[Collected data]
-=-=-=-=-

// tb_datapath: drives the datapath with hand-made control words, one per
// clock, the way the controller would, and checks registers through the
// MDR (which copies the Dst register), the MAR (which copies the ALU
// result register), the PC and the flags. Covers MOVI, LUI, loads from
// memory data, ADD, SUB, AND/OR/XOR, single-bit shifts, CMP flag setting,
// PC increment, PC-relative branch target and the JAL register jump.
module tb_datapath;
  import cr16_pkg::*;
  logic clk = 0, rst = 1;
  ctrl_t ctrl;
  word_t mem_rdata = 0, ir, pc, mar, mdr;
  flags_t flags;
  int checks = 0, failures = 0;

  datapath dut (.*);
  always #5 clk = ~clk;

  function automatic ctrl_t idle();
    ctrl_t c;
    c = '0;
    c.add_en = 1'b1;
    return c;
  endfunction

  task automatic step(input ctrl_t c);
    @(negedge clk);
    ctrl = c;
    @(negedge clk);
    ctrl = idle();
  endtask

  task automatic load_ir(input word_t instr);
    ctrl_t c;
    mem_rdata = instr;
    c = idle(); c.ir_enable = 1; step(c);
  endtask

  // ALU op on Dst (and Src or immediate), result to ALU register, write back
  task automatic alu_op(input alu_out_e os, input alu_logic_e bl, input logic add_en,
                        input logic use_imm, input imm_mode_e im, input logic psr);
    ctrl_t c;
    c = idle(); c.g_en = 1; c.alu_in_a = 1; c.alu_in_b = use_imm; c.out_sel = os;
    c.bl = bl; c.add_en = add_en; c.imm_mode = im; c.psr_arith = psr;
    step(c);
    c = idle(); c.reg_write = 1; step(c);
  endtask

  // read register ir[11:8] through the MDR
  task automatic expect_dst(input word_t e, input string msg);
    ctrl_t c;
    c = idle(); c.mdr_enable = 1; step(c);
    checks++;
    if (mdr !== e) begin failures++; $display("FAIL %s: %h exp %h", msg, mdr, e); end
  endtask

  task automatic movi(input logic [3:0] r, input logic [7:0] imm);
    load_ir({4'hD, r, imm});
    alu_op(OUT_PASSB, BL_AND, 1, 1, IMM_ZEXT, 0);
  endtask

  initial begin
    ctrl_t c;
    ctrl = idle();
    repeat (2) @(negedge clk);
    rst = 0;
    checks++; if (pc !== 0 || ir !== 0 || flags !== '0) failures++;
    movi(0, 8'h05);                 expect_dst(16'h0005, "MOVI r0");
    // LOAD r1 <- memory word 0x1234
    load_ir(16'h4100);
    mem_rdata = 16'h1234;
    c = idle(); c.reg_write = 1; c.reg_src = 1; step(c);
    load_ir(16'h4100);              expect_dst(16'h1234, "load r1");
    // ADD r0 += r1
    load_ir(16'h0051);
    alu_op(OUT_ADDER, BL_AND, 1, 0, IMM_ZEXT, 1);
    expect_dst(16'h1239, "ADD");
    checks++; if (flags.z || flags.c || flags.f) failures++;
    // zero and negative are compare-only: a zero SUB result leaves Z alone
    load_ir(16'h0090);
    c = idle(); c.g_en = 1; c.alu_in_a = 1; c.out_sel = OUT_ADDER; c.add_en = 0; c.psr_arith = 1;
    step(c);                                          // r0 - r0 = 0, no write-back
    checks++; if (flags.z) begin failures++; $display("FAIL SUB wrote Z"); end
    // SUBI r0 -= 0x39 (sign-extended)
    load_ir(16'h9039);
    alu_op(OUT_ADDER, BL_AND, 0, 1, IMM_SEXT, 1);
    expect_dst(16'h1200, "SUBI");
    // ADDI r0 += -1 (0xff sign-extended)
    load_ir(16'h50FF);
    alu_op(OUT_ADDER, BL_AND, 1, 1, IMM_SEXT, 1);
    expect_dst(16'h11FF, "ADDI -1");
    // AND / OR / XOR with r1 = 0x1234
    load_ir(16'h0011); alu_op(OUT_LOGIC, BL_AND, 1, 0, IMM_ZEXT, 0); expect_dst(16'h1034, "AND");
    load_ir(16'h0021); alu_op(OUT_LOGIC, BL_OR,  1, 0, IMM_ZEXT, 0); expect_dst(16'h1234, "OR");
    load_ir(16'h0031); alu_op(OUT_LOGIC, BL_XOR, 1, 0, IMM_ZEXT, 0); expect_dst(16'h0000, "XOR");
    // LUI r2, 0xab
    load_ir(16'hF2AB); alu_op(OUT_PASSB, BL_AND, 1, 1, IMM_LUI, 0); expect_dst(16'hAB00, "LUI");
    // LSHI r2 left by 1 (imm 0x01), then right (s bit set, 0x1f)
    load_ir(16'h8201); alu_op(OUT_SHIFT, BL_AND, 1, 1, IMM_SEXT5, 0); expect_dst(16'h5600, "LSHI left");
    load_ir(16'h821F); alu_op(OUT_SHIFT, BL_AND, 1, 1, IMM_SEXT5, 0); expect_dst(16'h2B00, "LSHI right");
    // CMP r1(=0x1234) against r0(=0): flags of r0 - r1
    load_ir(16'h00B1);
    c = idle(); c.g_en = 1; c.alu_in_a = 1; c.out_sel = OUT_ADDER; c.add_en = 0; c.psr_cmp = 1;
    step(c);
    checks++;
    if (flags.z !== 0 || flags.l !== 1 || flags.n !== 1 || flags.c !== 1) begin
      failures++; $display("FAIL CMP flags %b", flags);
    end
    // signed compare with a negative Dst: r4 = 0x8000 against r1 = 0x1234
    load_ir(16'hF480); alu_op(OUT_PASSB, BL_AND, 1, 1, IMM_LUI, 0);
    load_ir(16'h04B1);
    c = idle(); c.g_en = 1; c.alu_in_a = 1; c.out_sel = OUT_ADDER; c.add_en = 0; c.psr_cmp = 1;
    step(c);
    checks++;
    if (flags.n !== 1 || flags.l !== 0 || flags.z !== 0) begin
      failures++; $display("FAIL signed CMP flags %b", flags);
    end
    // PC: three increments, then copy PC through the ALU register to the MAR
    repeat (3) begin c = idle(); c.pc_enable = 1; step(c); end
    checks++; if (pc !== 3) failures++;
    c = idle(); c.g_en = 1; c.bl = BL_PASSA; step(c);
    c = idle(); c.mar_enable = 1; step(c);
    checks++; if (mar !== 3) begin failures++; $display("FAIL MAR %h", mar); end
    // branch: PC + sign-extended 0xfe -> 1, loaded from the ALU register
    load_ir(16'hC0FE);
    c = idle(); c.g_en = 1; c.out_sel = OUT_ADDER; c.alu_in_b = 1; c.imm_mode = IMM_SEXT; step(c);
    c = idle(); c.load_pc = 1; step(c);
    checks++; if (pc !== 1) begin failures++; $display("FAIL branch pc %h", pc); end
    // JAL r3, r1: PC <- r1, r3 <- old PC
    load_ir(16'h4381);
    c = idle(); c.g_en = 1; c.load_pc = 1; c.pc_jal = 1; c.bl = BL_PASSA; step(c);
    c = idle(); c.reg_write = 1; step(c);
    checks++; if (pc !== 16'h1234) begin failures++; $display("FAIL jal pc %h", pc); end
    load_ir(16'h4300); expect_dst(16'h0001, "JAL link");
    $display("TB_RESULT checks=%0d failures=%0d", checks, failures);
    $finish;
  end

  initial begin
    repeat (5000) @(posedge clk);
    failures++;
    $display("TB_RESULT checks=%0d failures=%0d", checks, failures);
    $finish;
  end
endmodule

-=-=-=-=-

## Problem statement
Could you restate word for word the lines above, from the one that contains "c = idle(); c.mdr_enable = 1; step(c);" through the one that contains "c.psr_arith = 1;", and no others?

## Solution to the exercise
    c = idle(); c.mdr_enable = 1; step(c);
    checks++;
    if (mdr !== e) begin failures++; $display("FAIL %s: %h exp %h", msg, mdr, e); end
  endtask

  task automatic movi(input logic [3:0] r, input logic [7:0] imm);
    load_ir({4'hD, r, imm});
    alu_op(OUT_PASSB, BL_AND, 1, 1, IMM_ZEXT, 0);
  endtask

  initial begin
    ctrl_t c;
    ctrl = idle();
    repeat (2) @(negedge clk);
    rst = 0;
    checks++; if (pc !== 0 || ir !== 0 || flags !== '0) failures++;
    movi(0, 8'h05);                 expect_dst(16'h0005, "MOVI r0");
    // LOAD r1 <- memory word 0x1234
    load_ir(16'h4100);
    mem_rdata = 16'h1234;
    c = idle(); c.reg_write = 1; c.reg_src = 1; step(c);
    load_ir(16'h4100);              expect_dst(16'h1234, "load r1");
    // ADD r0 += r1
    load_ir(16'h0051);
    alu_op(OUT_ADDER, BL_AND, 1, 0, IMM_ZEXT, 1);
    expect_dst(16'h1239, "ADD");
    checks++; if (flags.z || flags.c || flags.f) failures++;
    // zero and negative are compare-only: a zero SUB result leaves Z alone
    load_ir(16'h0090);
    c = idle(); c.g_en = 1; c.alu_in_a = 1; c.out_sel = OUT_ADDER; c.add_en = 0; c.psr_arith = 1;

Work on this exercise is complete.